Te Rāpaki-o-Te Rakiwhakaputa, commonly known as Rāpaki or Rapaki, is a small settlement within the Lyttelton Harbour basin.

Rāpaki is one of four Banks Peninsula rūnanga (communities) based around marae (tribal meeting grounds). The Rāpaki Marae, also known as Te Wheke Marae, is a meeting ground of Ngāi Tahu and its Te Hapū o Ngāti Wheke branch. It includes a wharenui (meeting house), called Te Wheke to be opened in 2008, was carved by Riki Manuel and Fayne Robinson and the tukutuku panels were overseen by local weaver 'Aunty' Doe Parata. The carvings of the wharenui trace the almost 400 years of continuous settlement related to the arrival of the ancestor Te Rakiwhakaputa.

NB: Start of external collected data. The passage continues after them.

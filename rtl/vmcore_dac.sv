// vmcore_dac: controller for the serial, double-buffered 12-bit DAC.
//
// The source design converts samples with an LTC1451 serial DAC used in
// 9-bit mode. A 9-bit sample is sent as the 12-bit code {sample, 3'b000},
// most significant bit first: cs_ld goes low, each bit is put on sdi while
// sck is low and taken by the DAC on the rising edge of sck, and after the
// twelfth bit cs_ld returns high, which moves the code from the DAC's input
// shift register into its output register. sck stays low between frames.
// Each half period of sck lasts SCK_HALF clocks, so a frame takes
// 24*SCK_HALF + 2 clocks. start with data begins a frame when busy is low;
// a start while busy is ignored. The pin protocol follows the DAC's data
// sheet and the 9-bit alignment and the SCK_HALF default are choices made
// here.
module vmcore_dac #(
  parameter int unsigned SCK_HALF = 2
) (
  input  logic       clk,
  input  logic       rst_n,
  input  logic       start,
  input  logic [8:0] data,
  output logic       busy,
  output logic       sck,
  output logic       sdi,
  output logic       cs_ld
);

  localparam int unsigned HW = $clog2(SCK_HALF + 1);

  logic [11:0]   sh;
  logic [3:0]    nbit;    // bits still to send
  logic [HW-1:0] hcnt;
  logic          ending;

  always_ff @(posedge clk or negedge rst_n) begin
    if (!rst_n) begin
      busy   <= 1'b0;
      sck    <= 1'b0;
      sdi    <= 1'b0;
      cs_ld  <= 1'b1;
      sh     <= '0;
      nbit   <= '0;
      hcnt   <= '0;
      ending <= 1'b0;
    end else if (!busy) begin
      if (start) begin
        busy   <= 1'b1;
        cs_ld  <= 1'b0;
        sh     <= {data[7:0], 3'b000, 1'b0};
        sdi    <= data[8];
        nbit   <= 4'd12;
        hcnt   <= '0;
        ending <= 1'b0;
      end
    end else if (ending) begin
      cs_ld  <= 1'b1;         // load the DAC register
      busy   <= 1'b0;
      ending <= 1'b0;
    end else if (hcnt != HW'(SCK_HALF - 1)) begin
      hcnt <= hcnt + 1'b1;
    end else begin
      hcnt <= '0;
      if (!sck) begin
        sck <= 1'b1;          // DAC samples sdi
      end else begin
        sck  <= 1'b0;
        nbit <= nbit - 4'd1;
        if (nbit == 4'd1) begin
          ending <= 1'b1;
        end else begin
          sdi <= sh[11];
          sh  <= {sh[10:0], 1'b0};
        end
      end
    end
  end

endmodule
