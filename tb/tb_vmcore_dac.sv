// tb_vmcore_dac: self-checking test of the serial DAC controller with a
// behavioural 12-bit serial DAC. Every 9-bit sample must arrive as the code
// {sample, 000} in a 12-bit frame, busy must last 24*SCK_HALF+2 clocks, and
// a start while busy must be ignored.
module tb_vmcore_dac;
  localparam int HALF = 3;
  logic       clk = 0, rst_n = 0, start = 0, busy, sck, sdi, cs_ld;
  logic [8:0] data = '0;
  int checks = 0, failures = 0, busy_clks;

  vmcore_dac #(.SCK_HALF(HALF)) dut (.*);
  vmcore_dac_model u_model (.sck, .sdi, .cs_ld);

  always #5 clk = ~clk;

  task automatic check(input bit ok, input string what);
    checks++;
    if (!ok) begin failures++; if (failures < 10) $display("FAIL: %s", what); end
  endtask

  initial begin : watchdog
    #2ms;
    failures++;
    $display("TB_RESULT checks=%0d failures=%0d", checks, failures);
    $finish;
  end

  initial begin
    logic [8:0] s;
    repeat (2) @(posedge clk);
    rst_n = 1;
    for (int n = 0; n < 100; n++) begin
      s = 9'($urandom);
      @(negedge clk); start = 1; data = s;
      @(negedge clk); start = 0;
      busy_clks = 1;
      // a start in the middle of the frame is ignored
      repeat (5) begin @(negedge clk); busy_clks++; end
      start = 1; data = ~s;
      @(negedge clk); start = 0; busy_clks++;
      while (busy) begin @(negedge clk); busy_clks++; end
      check(busy_clks == 24 * HALF + 2, $sformatf("busy for %0d clocks", busy_clks));
      check(u_model.code == {s, 3'b000}, $sformatf("DAC code %03x, expected %03x", u_model.code, {s, 3'b000}));
      check(u_model.loads == n + 1 && u_model.bad_frames == 0, "one 12-bit frame per sample");
    end
    $display("TB_RESULT checks=%0d failures=%0d", checks, failures);
    $finish;
  end
endmodule
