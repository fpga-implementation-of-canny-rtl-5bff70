// gradient_processor: the "finding gradients" stage.
//
// The smoothed pixels are written into three parallel memories (IDx_Mem1-3)
// that, once three rows are stored, each send one pixel per clock of the same
// column, one row apart, into the last column of a 3x3 window shifting left
// one column per clock. The gradient mask computes Gx and Gy of every full
// window, and the stage adds their absolute values into the gradient
// magnitude |G| = |Gx| + |Gy| (the Manhattan form of the edge strength).
// Output frame: (W-2) x (H-2) values in raster order, one per clock when the
// input is continuous.
//
// Interface: in_valid/in_pix is the W x H smoothed frame. out_valid pulses
// with gx, gy (19-bit signed) and mag (20-bit). Latency from a column read
// to the result: 4 clocks (memory, window, gradient register, magnitude
// register).
//
// The three memories, the shifting window and |Gx|+|Gy| follow the design
// this implements; the register stages are a choice of this implementation.
module gradient_processor
  import canny_pkg::*;
#(
  parameter int W = 704,
  parameter int H = 748
) (
  input  logic                     clk,
  input  logic                     rst,
  input  logic                     in_valid,
  input  logic [SMO_W-1:0]         in_pix,
  output logic                     out_valid,
  output logic signed [GRAD_W-1:0] gx,
  output logic signed [GRAD_W-1:0] gy,
  output logic [MAG_W-1:0]         mag
);

  localparam int K  = 3;
  localparam int CW = $clog2(W + 1);

  logic             col_valid, win_valid, grad_valid;
  logic [SMO_W-1:0] col_data [K];
  logic [CW-1:0]    col_c;
  logic [SMO_W-1:0] win [K][K];
  logic signed [GRAD_W-1:0] idxx, idyy, gx_r, gy_r;

  line_buffer_bank #(.DW(SMO_W), .K(K), .W(W), .H(H)) u_idx_mem (
    .clk, .rst, .in_valid, .in_data(in_pix),
    .col_valid, .col_data, .col_c, .col_r(),
    .rd_en_o(), .rd_addr_o(), .wr_addr_o()
  );

  shift_window #(.DW(SMO_W), .K(K)) u_win (
    .clk, .shift(col_valid), .col_in(col_data), .win
  );

  mult_m_idx u_mask (
    .idx00(win[0][0]), .idx01(win[0][1]), .idx02(win[0][2]),
    .idx10(win[1][0]), .idx11(win[1][1]), .idx12(win[1][2]),
    .idx20(win[2][0]), .idx21(win[2][1]), .idx22(win[2][2]),
    .idxx, .idyy
  );

  function automatic logic [MAG_W-1:0] absval(input logic signed [GRAD_W-1:0] v);
    return (v < 0) ? MAG_W'(-v) : MAG_W'(v);
  endfunction

  always_ff @(posedge clk) begin
    if (win_valid) begin
      gx_r <= idxx;
      gy_r <= idyy;
    end
    if (grad_valid) begin
      gx  <= gx_r;
      gy  <= gy_r;
      mag <= absval(gx_r) + absval(gy_r);
    end
  end

  always_ff @(posedge clk) begin
    if (rst) begin
      win_valid  <= 1'b0;
      grad_valid <= 1'b0;
      out_valid  <= 1'b0;
    end else begin
      win_valid  <= col_valid && (int'(col_c) >= K - 1);
      grad_valid <= win_valid;
      out_valid  <= grad_valid;
    end
  end

endmodule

Rāpaki is overlooked by the peak Te Poho o Tamatea. According to one legend, the Ngāi Tahu chief Te Rakiwhakaputa named the place by laying his waist mat (rāpaki) down to claim it. The full name of Rāpaki is Te Rāpaki-o-Te Rakiwhakaputa, meaning the waist mat of Te Rakiwhakaputa. On 8 July 2020, the New Zealand Geographic Board assigned the full name as the official name of the locality.